- [WORK ORDER] Up to and including the line with "a pixel, its", return every line from the start of the entries below exactly.

[Dataset entries]
● ● ● ●
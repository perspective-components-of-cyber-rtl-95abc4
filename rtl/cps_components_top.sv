// cps_components_top: the cyber-physical system components side by side,
// each with its own ports and a shared clock and reset.
//   * sq_*   difference-modular squarer special processor: two 100-level
//            parallel ADCs with residue outputs for the moduli 8, 9, 11, 13,
//            input registers, difference matrices and modular squarers;
//   * adc_*  the multifunctional 8-level parallel ADC with binary and
//            residue (moduli 3 and 4) outputs;
//   * rgb_*  RGB pixel residue coding: 24-bit CRT packing of a pixel, its
//            unpacking, and the 5/7/8 residue code of one channel;
//   * dtx_*, drx_*  transmitter and receiver of the 7-bit data exchange
//            protocol frame with register codes and no bit stuffing;
//   * gtx_*, grx_*  Galois-numbered MSK tone mapper and checker;
//   * mtx_*, mrx_*  differential Manchester frame coder and decoder with
//            J/K start and end delimiters;
//   * nm_*   threshold neuro-model of a subject with 9 input flows;
//   * co_*   control-object state classifier (normal/abnormal/breakdown).
// Transmitters and receivers are not joined inside: the channel between them
// is outside this module. All defaults are those of the blocks.
module cps_components_top
  import hk_pkg::*;
  import rgb_pkg::*;
  import dep_pkg::*;
  import gmsk_pkg::*;
  import dman_pkg::*;
(
  input  logic               clk,
  input  logic               rst_n,
  // difference-modular squarer
  input  logic [15:0]        sq_ux,
  input  logic [15:0]        sq_uy,
  input  logic               sq_sx,
  output logic [3:0][12:0]   sq_x_hk,
  output logic [3:0][12:0]   sq_y_hk,
  output logic [3:0][12:0]   sq_hk,
  output logic               sq_valid,
  // multifunctional parallel ADC (Fig. 1 size)
  input  logic [15:0]        adc_u,
  output logic [7:0]         adc_haar,
  output logic [2:0]         adc_bin,
  output logic [1:0][3:0]    adc_hk,
  // RGB residue coding
  input  logic [7:0]         rgb_r,
  input  logic [7:0]         rgb_g,
  input  logic [7:0]         rgb_b,
  output logic [23:0]        rgb_nk,
  input  logic [23:0]        rgb_nk_in,
  output logic [7:0]         rgb_r_out,
  output logic [7:0]         rgb_g_out,
  output logic [7:0]         rgb_b_out,
  output logic               rgb_code_bad,
  input  logic [7:0]         rgb_ch,
  output rk_code_t           rgb_ch_rk,
  output hk_code_t           rgb_ch_hk,
  input  rk_code_t           rgb_ch_rk_in,
  output logic [7:0]         rgb_ch_out,
  output logic               rgb_ch_bad,
  // DEP frame transmitter
  input  logic               dtx_start,
  output logic               dtx_ready,
  input  sym_t               dtx_a1 [5],
  input  sym_t               dtx_a2 [5],
  input  sym_t               dtx_y  [1],
  input  logic               dtx_pdu_valid,
  input  sym_t               dtx_pdu_data,
  input  logic               dtx_pdu_last,
  output logic               dtx_pdu_ready,
  output sym_t               dtx_sym,
  output logic               dtx_fill,
  // DEP frame receiver
  input  logic               drx_sym_valid,
  input  sym_t               drx_sym,
  output logic               drx_pdu_valid,
  output sym_t               drx_pdu_data,
  output logic               drx_frame_done,
  output logic               drx_frame_ok,
  output logic               drx_frame_err,
  output sym_t               drx_a1 [5],
  output sym_t               drx_a2 [5],
  output sym_t               drx_y  [1],
  output logic [15:0]        drx_pdu_len,
  output logic [15:0]        drx_good_frames,
  output logic [15:0]        drx_bad_frames,
  // Galois MSK mapper and checker
  input  logic               gtx_sof,
  input  logic               gtx_bit_valid,
  input  logic               gtx_bit,
  output logic               gtx_freq_valid,
  output freq_t              gtx_freq,
  input  logic               grx_sof,
  input  logic               grx_freq_valid,
  input  freq_t              grx_freq,
  output logic               grx_bit_valid,
  output logic               grx_bit,
  output logic               grx_num_err,
  output logic [15:0]        grx_err_count,
  // differential Manchester frame coder and decoder
  input  logic               mtx_start,
  output logic               mtx_ready,
  input  logic               mtx_byte_valid,
  input  logic [7:0]         mtx_byte,
  input  logic               mtx_byte_last,
  output logic               mtx_byte_ready,
  output logic               mtx_line,
  output logic               mtx_in_frame,
  input  logic               mrx_line,
  input  logic               mrx_first_half,
  output logic               mrx_sym_valid,
  output dsym_t              mrx_sym,
  output logic               mrx_frame_start,
  output logic               mrx_frame_end,
  output logic               mrx_frame_err,
  output logic               mrx_byte_valid,
  output logic [7:0]         mrx_byte,
  output logic               mrx_in_frame,
  // neuro-model
  input  logic               nm_in_valid,
  input  logic signed [7:0]  nm_w     [9][4],
  input  logic signed [7:0]  nm_alpha [9][4],
  input  logic signed [7:0]  nm_k     [9],
  output logic               nm_out_valid,
  output logic signed [1:0]  nm_sgn   [9],
  output logic signed [15:0] nm_z,
  // control-object state classifier
  input  logic               co_x_valid,
  input  logic [15:0]        co_x,
  input  logic [15:0]        co_m_star,
  input  logic [15:0]        co_tol,
  input  logic [15:0]        co_eps,
  output logic               co_state_valid,
  output logic [1:0]         co_state,
  output logic [15:0]        co_mean
);
  hk_squarer_proc u_sq (
    .clk(clk), .rst_n(rst_n), .ux(sq_ux), .uy(sq_uy), .sx(sq_sx),
    .x_hk(sq_x_hk), .y_hk(sq_y_hk), .sq_hk(sq_hk), .sq_valid(sq_valid));

  flash_adc_hk u_adc (.u(adc_u), .haar(adc_haar), .r_bin(adc_bin), .hk(adc_hk));

  rgb_crt_encoder u_rgb_enc (.r(rgb_r), .g(rgb_g), .b(rgb_b), .n_k(rgb_nk));
  rgb_crt_decoder u_rgb_dec (.n_k(rgb_nk_in), .r(rgb_r_out), .g(rgb_g_out), .b(rgb_b_out),
                             .code_bad(rgb_code_bad));
  rgb_channel_rcs_coder u_rgb_ch (.intensity(rgb_ch), .rk(rgb_ch_rk), .hk(rgb_ch_hk),
                                  .rk_in(rgb_ch_rk_in), .intensity_out(rgb_ch_out),
                                  .rk_bad(rgb_ch_bad));

  dep_frame_tx u_dtx (
    .clk(clk), .rst_n(rst_n), .start(dtx_start), .ready(dtx_ready), .a1(dtx_a1), .a2(dtx_a2),
    .y(dtx_y), .pdu_valid(dtx_pdu_valid), .pdu_data(dtx_pdu_data), .pdu_last(dtx_pdu_last),
    .pdu_ready(dtx_pdu_ready), .sym(dtx_sym), .fill(dtx_fill));

  dep_frame_rx u_drx (
    .clk(clk), .rst_n(rst_n), .sym_valid(drx_sym_valid), .sym(drx_sym),
    .pdu_valid(drx_pdu_valid), .pdu_data(drx_pdu_data), .frame_done(drx_frame_done),
    .frame_ok(drx_frame_ok), .frame_err(drx_frame_err), .a1(drx_a1), .a2(drx_a2), .y(drx_y),
    .pdu_len(drx_pdu_len), .good_frames(drx_good_frames), .bad_frames(drx_bad_frames));

  gmsk_galois_mapper u_gtx (
    .clk(clk), .rst_n(rst_n), .sof(gtx_sof), .bit_valid(gtx_bit_valid), .bit_in(gtx_bit),
    .freq_valid(gtx_freq_valid), .freq(gtx_freq));

  gmsk_galois_demapper u_grx (
    .clk(clk), .rst_n(rst_n), .sof(grx_sof), .freq_valid(grx_freq_valid), .freq(grx_freq),
    .bit_valid(grx_bit_valid), .bit_out(grx_bit), .num_err(grx_num_err),
    .err_count(grx_err_count));

  dman_jk_encoder u_mtx (
    .clk(clk), .rst_n(rst_n), .start(mtx_start), .ready(mtx_ready),
    .byte_valid(mtx_byte_valid), .byte_data(mtx_byte), .byte_last(mtx_byte_last),
    .byte_ready(mtx_byte_ready), .line(mtx_line), .in_frame(mtx_in_frame));

  dman_jk_decoder u_mrx (
    .clk(clk), .rst_n(rst_n), .line(mrx_line), .first_half(mrx_first_half),
    .sym_valid(mrx_sym_valid), .sym(mrx_sym), .frame_start(mrx_frame_start), .frame_end(mrx_frame_end),
    .frame_err(mrx_frame_err), .byte_valid(mrx_byte_valid), .byte_data(mrx_byte),
    .in_frame(mrx_in_frame));

  neuro_subject_model u_nm (
    .clk(clk), .rst_n(rst_n), .in_valid(nm_in_valid), .w(nm_w), .alpha(nm_alpha), .k(nm_k),
    .out_valid(nm_out_valid), .sgn(nm_sgn), .z(nm_z));

  co_state_classifier u_co (
    .clk(clk), .rst_n(rst_n), .x_valid(co_x_valid), .x(co_x), .m_star(co_m_star),
    .tol(co_tol), .eps(co_eps), .state_valid(co_state_valid), .state(co_state), .mean(co_mean));
endmodule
● ● ● ●
- [TASK OUTPUT]
repository perspective-components-of-cyber-rtl-95abc4
filename rtl/cps_components_top.sv
// cps_components_top: the cyber-physical system components side by side,
// each with its own ports and a shared clock and reset.
//   * sq_*   difference-modular squarer special processor: two 100-level
//            parallel ADCs with residue outputs for the moduli 8, 9, 11, 13,
//            input registers, difference matrices and modular squarers;
//   * adc_*  the multifunctional 8-level parallel ADC with binary and
//            residue (moduli 3 and 4) outputs;
//   * rgb_*  RGB pixel residue coding: 24-bit CRT packing of a pixel, its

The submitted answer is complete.